Problem to work on
The line containing "where the SSS" marks the end, so write out exactly every line from the top of the entries below through that one.

Dataset items
◇ ◇ ◇ ◇ ◇ ◇ ◇

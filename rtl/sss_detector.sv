// sss_detector: LTE secondary synchronization signal (SSS) detector, all-serial
// architecture.
//
// After primary synchronization the receiver knows N_ID_2 and where the SSS
// symbol lies, but not N_ID_1 (168 values) nor whether the SSS came from
// subframe 0 or subframe 5. The detector correlates the 62 received central
// subcarriers R(k) with all 336 candidate sequences and picks the largest.
//
// Architecture: a single SSS generator and a single correlation core run
// through the candidates one subcarrier per clock: subframe hypothesis
// (0 then 5), N_ID_1 (0..167), subcarrier k (0..61), 20,832 clocks per SSS.
// That fits easily into the 153,600 clocks of 5 ms at the 30.72 MHz LTE
// sampling rate, which is why this serial organisation is used. For noise
// reduction the correlation outputs of two consecutive SSS are combined
// coherently before the magnitude is taken: since the SSS alternates between
// its subframe-0 and subframe-5 forms, candidate (s, N_ID_1) of the current
// SSS is added to candidate (5-s, N_ID_1) of the previous one. The previous
// outputs come from a 336-entry buffer. Each slot is read and then rewritten
// with the current output for the same candidate; a `swap` bit, toggled
// after every SSS, remembers which slot now holds which subframe hypothesis,
// so no second buffer is needed. Combined outputs go through the magnitude
// estimator into the peak detector, which keeps the best candidate on the
// fly. All adders are parallel self-timed adders (pasta_adder).
//
// Flow: the 62 subcarriers of an SSS symbol are written with r_valid while
// r_ready is high (k = 0 first); n_id_2 is sampled with the first of them.
// The search then runs by itself; r_ready stays low until det_valid, and
// r_valid is ignored meanwhile. det_valid pulses once per SSS with the
// winning N_ID_1, subframe index (0 or 5, of the SSS just received), the
// physical cell identity 3*N_ID_1 + N_ID_2, the peak magnitude, and
// det_combined = 1 when the result used two SSS (0 for the first SSS after
// reset, whose previous outputs do not exist).
// Timing: det_valid comes 336 x 62 + 3 = 20,835 clocks after the last subcarrier
// was written.
// Choices of this design, not of its description: the load interface, the
// sliding pairing of every SSS with the one before it, the 8-bit widths, the
// truncating slice of the correlation output.
module sss_detector
  import sss_pkg::*;
#(
  parameter int unsigned R_W = 8,   // bits per I or Q received sample
  parameter int unsigned C_W = 8    // bits per I or Q correlation output
) (
  input  logic                  clk,
  input  logic                  rst_n,
  input  logic [1:0]            n_id_2,
  input  logic                  r_valid,
  input  logic signed [R_W-1:0] r_i,
  input  logic signed [R_W-1:0] r_q,
  output logic                  r_ready,
  output logic                  det_valid,
  output logic [7:0]            det_n_id_1,
  output logic [2:0]            det_subframe,
  output logic [8:0]            det_cell_id,
  output logic [C_W+1:0]        det_peak,
  output logic                  det_combined
);

  localparam int unsigned S_W    = C_W + 1;          // combined output width
  localparam int unsigned MAG_W  = S_W + 1;
  localparam int unsigned ADDR_W = $clog2(NUM_CAND);

  typedef enum logic [1:0] {LOAD, SEARCH, DRAIN} state_t;
  state_t state;

  // Received SSS symbol, 62 complex subcarriers.
  logic signed [R_W-1:0] rx_i [NUM_SC];
  logic signed [R_W-1:0] rx_q [NUM_SC];

  logic [5:0] k;
  logic [7:0] n1;
  logic       sf;
  logic [1:0] n2;
  logic       swap;
  logic       buf_full;

  assign r_ready = (state == LOAD);

  // ---------------------------------------------------------------------------
  // Sequencer: load, then walk sf, n1, k.
  // ---------------------------------------------------------------------------
  logic search_step, search_end;
  assign search_step = (state == SEARCH);
  assign search_end  = search_step && sf && (n1 == 8'(NUM_NID1 - 1)) && (k == 6'(NUM_SC - 1));

  logic pk_done;

  always_ff @(posedge clk or negedge rst_n) begin
    if (!rst_n) begin
      state    <= LOAD;
      k        <= '0;
      n1       <= '0;
      sf       <= 1'b0;
      n2       <= '0;
      swap     <= 1'b0;
      buf_full <= 1'b0;
    end else begin
      unique case (state)
        LOAD: if (r_valid) begin
          if (k == '0) n2 <= n_id_2;
          if (k == 6'(NUM_SC - 1)) begin
            k     <= '0;
            n1    <= '0;
            sf    <= 1'b0;
            state <= SEARCH;
          end else begin
            k <= k + 1'b1;
          end
        end
        SEARCH: begin
          if (k == 6'(NUM_SC - 1)) begin
            k <= '0;
            if (n1 == 8'(NUM_NID1 - 1)) begin
              n1 <= '0;
              sf <= ~sf;
            end else begin
              n1 <= n1 + 1'b1;
            end
          end else begin
            k <= k + 1'b1;
          end
          if (search_end) state <= DRAIN;
        end
        DRAIN: if (pk_done) begin
          state    <= LOAD;
          swap     <= ~swap;
          buf_full <= 1'b1;
        end
        default: state <= LOAD;
      endcase
    end
  end

  always_ff @(posedge clk) begin
    if (state == LOAD && r_valid) begin
      rx_i[k] <= r_i;
      rx_q[k] <= r_q;
    end
  end

  // ---------------------------------------------------------------------------
  // SSS generation and correlation.
  // ---------------------------------------------------------------------------
  logic chip_neg;
  logic c_valid;
  logic signed [C_W-1:0] c_i, c_q;

  sss_gen u_gen (
    .n_id_1(n1), .n_id_2(n2), .sf(sf), .k(k), .chip_neg(chip_neg)
  );

  correlation_core #(.R_W(R_W), .C_W(C_W), .NUM_SC(NUM_SC)) u_corr (
    .clk(clk), .rst_n(rst_n), .clear(state == LOAD), .in_valid(search_step),
    .r_i(rx_i[k]), .r_q(rx_q[k]), .chip_neg(chip_neg),
    .c_valid(c_valid), .c_i(c_i), .c_q(c_q)
  );

  // Candidate tag of the correlation output (registered with it).
  logic       tag_sf;
  logic [7:0] tag_n1;
  always_ff @(posedge clk) begin
    if (search_step && k == 6'(NUM_SC - 1)) begin
      tag_sf <= sf;
      tag_n1 <= n1;
    end
  end

  // ---------------------------------------------------------------------------
  // Buffer of the previous SSS and coherent combining.
  // ---------------------------------------------------------------------------
  function automatic logic [ADDR_W-1:0] slot(input logic b, input logic [7:0] q);
    return b ? ADDR_W'(q) + ADDR_W'(NUM_NID1) : ADDR_W'(q);
  endfunction

  logic [2*C_W-1:0] buf_rd;
  logic [ADDR_W-1:0] rd_addr, wr_addr;

  assign rd_addr = slot(sf ^ swap, n1);
  assign wr_addr = slot(tag_sf ^ swap, tag_n1);

  corr_buffer #(.DEPTH(NUM_CAND), .DATA_W(2 * C_W)) u_buf (
    .clk(clk), .rd_addr(rd_addr), .rd_data(buf_rd),
    .we(c_valid), .wr_addr(wr_addr), .wr_data({c_i, c_q})
  );

  logic signed [S_W-1:0] prev_i, prev_q, sum_i, sum_q;
  assign prev_i = buf_full ? S_W'($signed(buf_rd[2*C_W-1:C_W])) : '0;
  assign prev_q = buf_full ? S_W'($signed(buf_rd[C_W-1:0]))     : '0;

  pasta_adder #(.WIDTH(S_W)) u_comb_i (
    .a(S_W'(c_i)), .b(prev_i), .cin(1'b0), .sum(sum_i), .cout(), .iterations()
  );
  pasta_adder #(.WIDTH(S_W)) u_comb_q (
    .a(S_W'(c_q)), .b(prev_q), .cin(1'b0), .sum(sum_q), .cout(), .iterations()
  );

  logic                  cmb_valid;
  logic signed [S_W-1:0] cmb_i, cmb_q;
  logic                  cmb_sf;
  logic [7:0]            cmb_n1;
  always_ff @(posedge clk or negedge rst_n) begin
    if (!rst_n) cmb_valid <= 1'b0;
    else        cmb_valid <= c_valid;
  end
  always_ff @(posedge clk) begin
    if (c_valid) begin
      cmb_i  <= sum_i;
      cmb_q  <= sum_q;
      cmb_sf <= tag_sf;
      cmb_n1 <= tag_n1;
    end
  end

  // ---------------------------------------------------------------------------
  // Magnitude and peak detection.
  // ---------------------------------------------------------------------------
  logic             mag_valid;
  logic [MAG_W-1:0] mag;
  logic             mag_sf;
  logic [7:0]       mag_n1;

  magnitude_est #(.IN_W(S_W)) u_mag (
    .clk(clk), .rst_n(rst_n), .in_valid(cmb_valid), .in_i(cmb_i), .in_q(cmb_q),
    .out_valid(mag_valid), .mag(mag)
  );

  always_ff @(posedge clk) begin
    if (cmb_valid) begin
      mag_sf <= cmb_sf;
      mag_n1 <= cmb_n1;
    end
  end

  logic             best_sf;
  logic [7:0]       best_n1;
  logic [MAG_W-1:0] best_mag;

  peak_detect #(.MAG_W(MAG_W)) u_peak (
    .clk(clk), .rst_n(rst_n), .in_valid(mag_valid),
    .first(!mag_sf && mag_n1 == 8'd0),
    .last(mag_sf && mag_n1 == 8'(NUM_NID1 - 1)),
    .mag(mag), .sf(mag_sf), .n_id_1(mag_n1),
    .done(pk_done), .best_mag(best_mag), .best_sf(best_sf), .best_n_id_1(best_n1)
  );

  // Identity and combining flag are held with the result, since n2 and
  // buf_full change when the next SSS arrives.
  logic [1:0] res_n2;
  logic       res_combined;
  always_ff @(posedge clk or negedge rst_n) begin
    if (!rst_n) begin
      res_n2       <= '0;
      res_combined <= 1'b0;
    end else if (mag_valid && mag_sf && mag_n1 == 8'(NUM_NID1 - 1)) begin
      res_n2       <= n2;
      res_combined <= buf_full;
    end
  end

  assign det_valid    = pk_done;
  assign det_n_id_1   = best_n1;
  assign det_subframe = sf_index(best_sf);
  assign det_cell_id  = 9'(3 * best_n1 + res_n2);
  assign det_peak     = best_mag;
  assign det_combined = res_combined;

  // The slot being written never equals the slot being read in that cycle.
  a_buf_no_collision: assert property (@(posedge clk) disable iff (!rst_n)
    c_valid && state == SEARCH |-> wr_addr != rd_addr);

endmodule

◇ ◇ ◇ ◇ ◇ ◇ ◇

Output for this exercise
filename rtl/sss_detector.sv
// sss_detector: LTE secondary synchronization signal (SSS) detector, all-serial
// architecture.
//
// After primary synchronization the receiver knows N_ID_2 and where the SSS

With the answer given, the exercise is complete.